Sex is natural, it’s programmed into our wiring, whereas politics is not natural. We aren’t wired to be political—social, yes, political, no. And because of this, as Camille Paglia so astutely points out in Free Women, Free Men;
“Sex cannot be understood because nature cannot be understood.”
Society has been content to explore sexuality just barely enough that by politicizing it, it can be simplified. Society simplifies sex. The simpler something is, the easier it is to, not only control, but disregard or even hide.
Sex Doesn’t Abide
The presumption was that the nature of the erotic would have to abide by the same rules and standards as politics. It would need to be a democracy. Binary. Organized. Compartmentalized. Ordered, regulated, and voted upon. The question, however, one must ask when trying to contain the velocity and intensity of an expanding and fecund system is this: Does politics ever play by the rules of politics? The answer is no. And given our current, American conundrum, it’s rather obvious that politics breaks its own rules. As with the erotic, Paglia remarks: “Nature breaks its own rules whenever it wants.”

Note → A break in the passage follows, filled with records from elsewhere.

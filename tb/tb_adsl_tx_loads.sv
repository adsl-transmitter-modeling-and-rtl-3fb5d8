// tb_adsl_tx_loads: end-to-end runs of the transmitter at other bit loadings.
//
// Three configurations are run from reset, each for one superframe plus
// three symbols (72 symbols, the sync symbol included):
//   - 4 bits on every tone, K = 62, S = 4, R = 4, D = 2 (the low-load case:
//     508 bits per symbol, so symbols do not end on byte boundaries);
//   - 15 bits on every tone, K = 234, S = 1, R = 4, D = 4, with a shuffled
//     tone order (the largest load the bit table allows);
//   - a random allocation of 0 and 2..15 bits, K = 100, S = 2, R = 8,
//     D = 8 (odd constellations, empty tones), with the tone order built by
//     the transmitter from the bit table (ord_build).
// The expected samples come from the same independent reference chain as
// in tb_adsl_tx (framing with CRC, scrambling, RS long division,
// interleaving by output-time scheduling, QAM, direct IDFT, prefix) and
// must match within TOL; output is randomly stalled.
module tb_adsl_tx_loads;
  import tb_adsl_ref_pkg::*;

  localparam int  SF = 68;
  localparam int  NSYM = SF + 4;
  localparam real TOL = 6.0;

  logic               clk = 1'b0;
  logic               rst_n = 1'b0;
  logic               tx_en = 1'b0;
  logic [7:0]         cfg_k = '0;
  logic [4:0]         cfg_s = '0, cfg_r = '0, cfg_d = '0;
  logic [3:0]         cfg_bmax = 4'd15;
  logic               tbl_we = 1'b0;
  logic [6:0]         tbl_tone = '0;
  logic [3:0]         tbl_bits = '0;
  logic               tbl_err;
  logic               ord_we = 1'b0;
  logic [6:0]         ord_pos = '0, ord_tone = '0;
  logic               ord_build = 1'b0;
  logic               ord_busy;
  logic               in_valid = 1'b0, in_ready;
  logic [7:0]         in_data = '0;
  logic               out_valid, out_ready = 1'b0;
  logic signed [17:0] out_sample;
  logic               out_sym_first, out_prefix, out_sym_last;
  logic               ev_crc, ev_parity, ev_dummy, ev_sync;

  int checks = 0, failures = 0;
  real max_err = 0.0;

  adsl_tx dut (.*);

  always #5 clk = ~clk;

  task automatic run(int mode, int k, int s, int r, int d);
    int  bits_of[128];
    int  order[127];
    int  qx[NSYM][128], qy[NSYM][128];
    bq_t user, framed, scr, coded, il;
    bit  bits[$];
    bit  syncbits[$];
    int  total, need_bits, n_cw, n_framed, n_user, u, b;

    // allocation and order
    bits_of[0] = 0;
    for (int t = 1; t < 128; t++) begin
      unique case (mode)
        0: bits_of[t] = 4;
        1: bits_of[t] = 15;
        default: begin bits_of[t] = $urandom_range(0, 15); if (bits_of[t] == 1) bits_of[t] = 0; end
      endcase
    end
    for (int p = 0; p < 127; p++) order[p] = p + 1;
    if (mode == 1) order.shuffle();
    if (mode == 2) begin
      // order built by the transmitter: increasing bit count, then tone
      int o;
      o = 0;
      for (int bb = 0; bb < 16; bb++)
        for (int t = 1; t < 128; t++)
          if (bits_of[t] == bb) begin order[o] = t; o = o + 1; end
    end
    total = 0;
    for (int t = 1; t < 128; t++) total += bits_of[t];

    // enough input for NSYM symbols: whole codewords
    need_bits = (NSYM - NSYM / (SF + 1)) * total;
    n_cw      = ((need_bits + 7) / 8 + k * s + r - 1) / (k * s + r);
    n_framed  = n_cw * k * s;
    n_user    = n_framed - (n_framed + SF * k - 1) / (SF * k);
    for (int i = 0; i < n_user; i++) user.push_back(8'($urandom));

    // reference chain
    u = 0;
    for (int i = 0; i < n_framed; i++) begin
      if (i % (SF * k) == 0) begin
        bq_t prev;
        prev.delete();
        if (i > 0) for (int j = 0; j < SF * k - 1; j++) prev.push_back(user[u - (SF*k - 1) + j]);
        framed.push_back(i == 0 ? 8'd0 : ref_crc8(prev));
      end else begin
        framed.push_back(user[u++]);
      end
    end
    scr = ref_scramble(framed);
    for (int c = 0; c < n_cw; c++) begin
      bq_t msg, par;
      for (int i = 0; i < k * s; i++) msg.push_back(scr[c*k*s + i]);
      par = ref_rs_parity(msg, r);
      foreach (msg[i]) coded.push_back(msg[i]);
      foreach (par[i]) coded.push_back(par[i]);
    end
    il = ref_interleave(coded, k * s + r, d);
    foreach (il[i]) for (int q = 7; q >= 0; q--) bits.push_back(il[i][q]);
    ref_sync_bits(254, syncbits);
    b = 0;
    for (int sym = 0; sym < NSYM; sym++) begin
      qx[sym][0] = 0; qy[sym][0] = 0;
      for (int p = 0; p < 127; p++) begin
        int v, x, y, t;
        v = 0;
        if (sym % (SF + 1) == SF) begin
          t = p + 1;
          v = int'(syncbits[2*p]) | (int'(syncbits[2*p+1]) << 1);
          ref_qam(v, 2, x, y);
        end else begin
          t = order[p];
          for (int j = 0; j < bits_of[t]; j++) v |= int'(bits[b + j]) << j;
          b += bits_of[t];
          ref_qam(v, bits_of[t], x, y);
        end
        qx[sym][t] = x; qy[sym][t] = y;
      end
    end

    // configure the transmitter
    tx_en = 1'b0;
    cfg_k = 8'(k); cfg_s = 5'(s); cfg_r = 5'(r); cfg_d = 5'(d);
    rst_n = 1'b0;
    repeat (2) @(negedge clk);
    rst_n = 1'b1;
    for (int t = 1; t < 128; t++) if (bits_of[t] != 0) begin
      @(negedge clk);
      tbl_we = 1'b1; tbl_tone = 7'(t); tbl_bits = 4'(bits_of[t]);
    end
    @(negedge clk);
    tbl_we = 1'b0;
    if (mode == 2) begin
      @(negedge clk);
      ord_build = 1'b1;
      @(negedge clk);
      ord_build = 1'b0;
      while (ord_busy) @(negedge clk);
    end else begin
      foreach (order[p]) begin
        @(negedge clk);
        ord_we = 1'b1; ord_pos = 7'(p); ord_tone = 7'(order[p]);
      end
      @(negedge clk);
      ord_we = 1'b0;
    end
    tx_en  = 1'b1;

    fork
      begin : drive
        int kk;
        kk = 0;
        while (kk < user.size()) begin
          in_valid = 1'b1;
          in_data  = user[kk];
          @(posedge clk);
          if (in_ready) kk++;
          #1;
        end
        in_valid = 1'b0;
      end
      begin : check
        for (int sym = 0; sym < NSYM; sym++) begin
          int xs[128], ys[128];
          real e[256];
          int n;
          for (int t = 0; t < 128; t++) begin xs[t] = qx[sym][t]; ys[t] = qy[sym][t]; end
          for (int i = 0; i < 256; i++) e[i] = ref_sample(xs, ys, i);
          n = 0;
          while (n < 272) begin
            out_ready = ($urandom_range(0, 4) != 0);
            @(posedge clk);
            if (out_valid && out_ready) begin
              real ex, err;
              ex  = e[(n < 16) ? 240 + n : n - 16];
              err = real'(out_sample) - ex;
              if (err < 0.0) err = -err;
              if (err > max_err) max_err = err;
              checks++;
              if (err > TOL || out_sym_first !== (n == 0)) begin
                failures++;
                if (failures < 10) $display("FAIL mode %0d symbol %0d sample %0d: %0d expected %f",
                                            mode, sym, n, out_sample, ex);
              end
              n++;
            end
            #1;
          end
        end
      end
    join
    out_ready = 1'b0;
    $display("mode %0d: %0d bits per symbol, %0d codewords of %0d bytes, %0d symbols checked",
             mode, total, n_cw, k * s + r, NSYM);
  endtask

  initial begin
    run(0, 62, 4, 4, 2);
    run(1, 234, 1, 4, 4);
    run(2, 100, 2, 8, 8);
    $display("largest sample error %f", max_err);
    $display("TB_RESULT checks=%0d failures=%0d", checks, failures);
    $finish;
  end

  initial begin
    repeat (3000000) @(posedge clk);
    failures++;
    $display("FAIL watchdog");
    $display("TB_RESULT checks=%0d failures=%0d", checks, failures);
    $finish;
  end
endmodule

Politics has taken over not just our conversational life, but also our family life, work life, vacation life; our thought-life. And most upsettingly, it has made its way into our sex life. Our bedrooms should be the entrance to transcendence, connection, and ultimate Oneness with our partner. We should always invite in discovery, curiosity and fantasy. But politics has no business between the sheets or between our legs.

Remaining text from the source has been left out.